Evaluating LLM-Generated Versus Human-Authored Responses in Role-Play Dialogues
Dongxu Lu, Johan Jeuring, Albert Gatt
TL;DR
Addressing evaluation challenges in long-form, knowledge-grounded role-play dialogues, the paper contrasts LLM-generated and human-authored responses across multi-turn simulations using both human judgments and an automated LLM-as-a-judge. It finds that LLM performance degrades as dialogues progress while human-authored responses improve, with broad human preference for humans, a result corroborated by a validated LLM-judge (Gemini 2.0 Flash) under carefully designed prompting. The study demonstrates cross-scenario generalisability to three additional domains and establishes a scalable hybrid evaluation framework for training simulations. Together, these findings highlight current limitations in sustaining long-context coherence in LLMs and offer practical benchmarks and methodologies to guide responsible integration of LLMs into knowledge-grounded role-play systems.
Abstract
Evaluating large language models (LLMs) in long-form, knowledge-grounded role-play dialogues remains challenging. This study compares LLM-generated and human-authored responses in multi-turn professional training simulations through human evaluation ($N=38$) and automated LLM-as-a-judge assessment.
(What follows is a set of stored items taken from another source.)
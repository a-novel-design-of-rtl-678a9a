// octal_latch: byte register holding one programmed value (a period M or a
// duration N). It loads d on the rising clock edge in which its decoded
// latch-select strobe we is high and otherwise keeps its value.
//
// Like the original edge-triggered octal latches, whose clear input is tied
// inactive, the register has no reset: master clear does not erase the
// programmed values. Here the select line acts as a clock enable on the
// common clock instead of clocking the register itself, so the whole design
// stays in one clock domain.
//
// Timing: q shows the new value one clock after the cycle with we high.
module octal_latch #(
  parameter int unsigned WIDTH = 8
) (
  input  logic             clk,
  input  logic             we,
  input  logic [WIDTH-1:0] d,
  output logic [WIDTH-1:0] q
);
  always_ff @(posedge clk) begin
    if (we) q <= d;
  end
endmodule
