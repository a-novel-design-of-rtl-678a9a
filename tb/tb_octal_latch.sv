// tb_octal_latch: self-checking test of the byte register. Writes random
// bytes with random write strobes and checks after every clock that the
// register holds the last byte written and ignores data while not selected.
module tb_octal_latch;
  logic       clk = 1'b0;
  logic       we;
  logic [7:0] d, q, expected;
  int checks = 0, failures = 0;

  octal_latch #(.WIDTH(8)) dut (.clk(clk), .we(we), .d(d), .q(q));

  always #5 clk = ~clk;

  initial begin
    repeat (5000) @(posedge clk);
    failures++;
    $display("watchdog expired");
    $display("TB_RESULT checks=%0d failures=%0d", checks, failures);
    $finish;
  end

  initial begin
    we = 1'b1; d = 8'h00;
    @(posedge clk); #1;
    expected = 8'h00;
    for (int i = 0; i < 2000; i++) begin
      we = ($urandom_range(0, 2) == 0);
      d  = 8'($urandom);
      @(posedge clk); #1;
      if (we) expected = d;
      checks++;
      if (q !== expected) begin
        failures++;
        $display("mismatch at step %0d: q=%02h expected=%02h", i, q, expected);
      end
    end
    $display("TB_RESULT checks=%0d failures=%0d", checks, failures);
    $finish;
  end
endmodule
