// prog_port: receiving side of the 15-line programming port. The external
// programming source drives the data lines ein and the select lines eils
// without reference to the generator's clock, so both are passed through a
// two-flop synchronizer. The write strobe eils[6] is edge-detected: its
// rising edge yields a one-clock pulse sel_q[6] together with the address
// sel_q[5:0] and data din that were on the lines at that time. Between
// writes sel_q[6] is low, so the select decoder fed from sel_q raises no
// line.
//
// This synchronizer is this design's own addition: on the original chip the
// pins only pass through pad buffers and the decoded select lines clock the
// registers directly.
//
// Programming rule (timing): hold ein and eils[5:0] stable from two clocks
// before the strobe rises until three clocks after; keep the strobe high and
// then low for at least two clocks each. The register is written four
// clocks after the strobe is first sampled high. rst_n (master clear) clears the pipeline.
module prog_port #(
  parameter int unsigned WIDTH = 8,
  parameter int unsigned SEL_W = 7
) (
  input  logic             clk,
  input  logic             rst_n,
  input  logic [WIDTH-1:0] ein,
  input  logic [SEL_W-1:0] eils,
  output logic [WIDTH-1:0] din,
  output logic [SEL_W-1:0] sel_q
);
  logic [WIDTH-1:0] ein_s1, ein_s2;
  logic [SEL_W-1:0] ils_s1, ils_s2;
  logic             stb_d;

  always_ff @(posedge clk or negedge rst_n) begin
    if (!rst_n) begin
      ein_s1 <= '0;
      ein_s2 <= '0;
      ils_s1 <= '0;
      ils_s2 <= '0;
      stb_d  <= 1'b0;
      din    <= '0;
      sel_q  <= '0;
    end else begin
      ein_s1 <= ein;
      ein_s2 <= ein_s1;
      ils_s1 <= eils;
      ils_s2 <= ils_s1;
      stb_d  <= ils_s2[SEL_W-1];
      din    <= ein_s2;
      sel_q  <= {ils_s2[SEL_W-1] && !stb_d, ils_s2[SEL_W-2:0]};
    end
  end

  // The write pulse lasts exactly one clock.
  assert property (@(posedge clk) sel_q[SEL_W-1] |=> !sel_q[SEL_W-1])
    else $error("prog_port: write pulse longer than one clock");
endmodule
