// reset_sync: master-clear conditioning. The asynchronous, active-low clear
// pin resets everything at once when it falls; its release is passed
// through two flip-flops so that all registers leave reset on the same
// clock edge, two clocks after the pin rises. This is this design's own
// choice; the original fed the pin straight to the flip-flops.
module reset_sync (
  input  logic clk,
  input  logic arst_n,
  output logic rst_n
);
  logic meta;

  always_ff @(posedge clk or negedge arst_n) begin
    if (!arst_n) begin
      meta  <= 1'b0;
      rst_n <= 1'b0;
    end else begin
      meta  <= 1'b1;
      rst_n <= meta;
    end
  end
endmodule
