// sync_counter: the shared period counter. It counts clock cycles; when the
// period comparator reports that the count has reached M (restart high) the
// next count is 1, so the count runs 1, 2, ..., M, 1, 2, ... and one turn
// takes exactly M clock periods, T = M * Tc.
//
// In the original two-chip counter the match cleared the counter
// asynchronously in the low half of the clock cycle, so it showed 0 for half
// a cycle before counting to 1 on the next edge. Here the counter steps
// straight from M to 1 on the edge, which keeps the same cycle count without
// an asynchronous clear. Master clear (rst_n low, asynchronous) sets the
// count to 0; 0 is thus only seen after a clear. If M is reprogrammed below
// the current count, the counter runs on to its maximum, wraps to 0 and
// then reaches M, as the original binary counter does.
module sync_counter #(
  parameter int unsigned WIDTH = 8
) (
  input  logic             clk,
  input  logic             rst_n,
  input  logic             restart,
  output logic [WIDTH-1:0] count
);
  always_ff @(posedge clk or negedge rst_n) begin
    if (!rst_n)       count <= '0;
    else if (restart) count <= WIDTH'(1);
    else              count <= count + WIDTH'(1);
  end
endmodule
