// pid_loop_bench: one closed control loop for testbenches: the controller
// (pid_top) with the given tuning, behavioural AD7823 and AD7303 models and
// the second-order plant with damping M. It reports the largest and the
// latest A/D reading and the converters' protocol error counts.
//
// Tuning is given as in the discrete PID law: KP, TI (seconds, 0 for no
// integral action), TD (seconds) and the sampling period T_S; the
// coefficients b0, b1, b2 are derived with the package functions.
`timescale 1ns / 1ps
module pid_loop_bench
  import pid_pkg::*;
#(
  parameter real KP  = 2.0,
  parameter real TI  = 0.0,
  parameter real TD  = 0.0,
  parameter real T_S = T_DEF,
  parameter real M   = 1.80
) (
  input  logic       clk,
  input  logic       rst,
  input  logic [7:0] ref_in,
  output logic [7:0] reading,
  output logic [7:0] peak,
  output int         errors
);
  localparam coef_t B0 = to_coef(pid_b0(KP, TD, T_S));
  localparam coef_t B1 = to_coef(pid_b1(KP, TI, TD, T_S));
  localparam coef_t B2 = to_coef(pid_b2(KP, TD, T_S));

  logic        ad_data, ad_convst, ad_sclk, dac_din, dac_sclk, dac_sync;
  logic [7:0]  u, y_code, last_code, code_a;
  logic [15:0] word;
  int          conversions, adc_errors, frames, dac_errors;
  real         vout_a, y_volts;

  pid_top #(.B0(B0), .B1(B1), .B2(B2)) ctrl (
    .clk(clk), .reset(rst), .ref_in(ref_in), .ad_data(ad_data),
    .ad_convst(ad_convst), .ad_sclk(ad_sclk), .dac_din(dac_din),
    .dac_sclk(dac_sclk), .dac_sync(dac_sync), .reading(reading), .u(u)
  );
  ad7823_model adc (
    .convst_n(ad_convst), .sclk(ad_sclk), .vin_code(y_code), .dout(ad_data),
    .conversions(conversions), .errors(adc_errors), .last_code(last_code)
  );
  ad7303_model dac (
    .sync_n(dac_sync), .sclk(dac_sclk), .din(dac_din),
    .word(word), .frames(frames), .errors(dac_errors), .code_a(code_a), .vout_a(vout_a)
  );
  plant2_model #(.M(M)) plant (
    .clk(clk), .rst(rst), .ve(vout_a), .y(y_volts), .code(y_code)
  );

  always_ff @(posedge clk)
    if (rst) peak <= '0;
    else if (reading > peak) peak <= reading;

  assign errors = adc_errors + dac_errors;
endmodule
Human evaluation revealed significant degradation in LLM-generated response quality across turns, particularly in naturalness, context maintenance and overall quality, while human-authored responses progressively improved. In line with this finding, participants also indicated a consistent preference for human-authored dialogue. These human judgements were validated by our automated LLM-as-a-judge evaluation, where Gemini 2.0 Flash achieved strong alignment with human evaluators on both zero-shot pairwise preference and stochastic 6-shot construct ratings, confirming the widening quality gap between LLM and human responses over time. Our work contributes a multi-turn benchmark exposing LLM degradation in knowledge-grounded role-play dialogues and provides a validated hybrid evaluation framework to guide the reliable integration of LLMs in training simulations.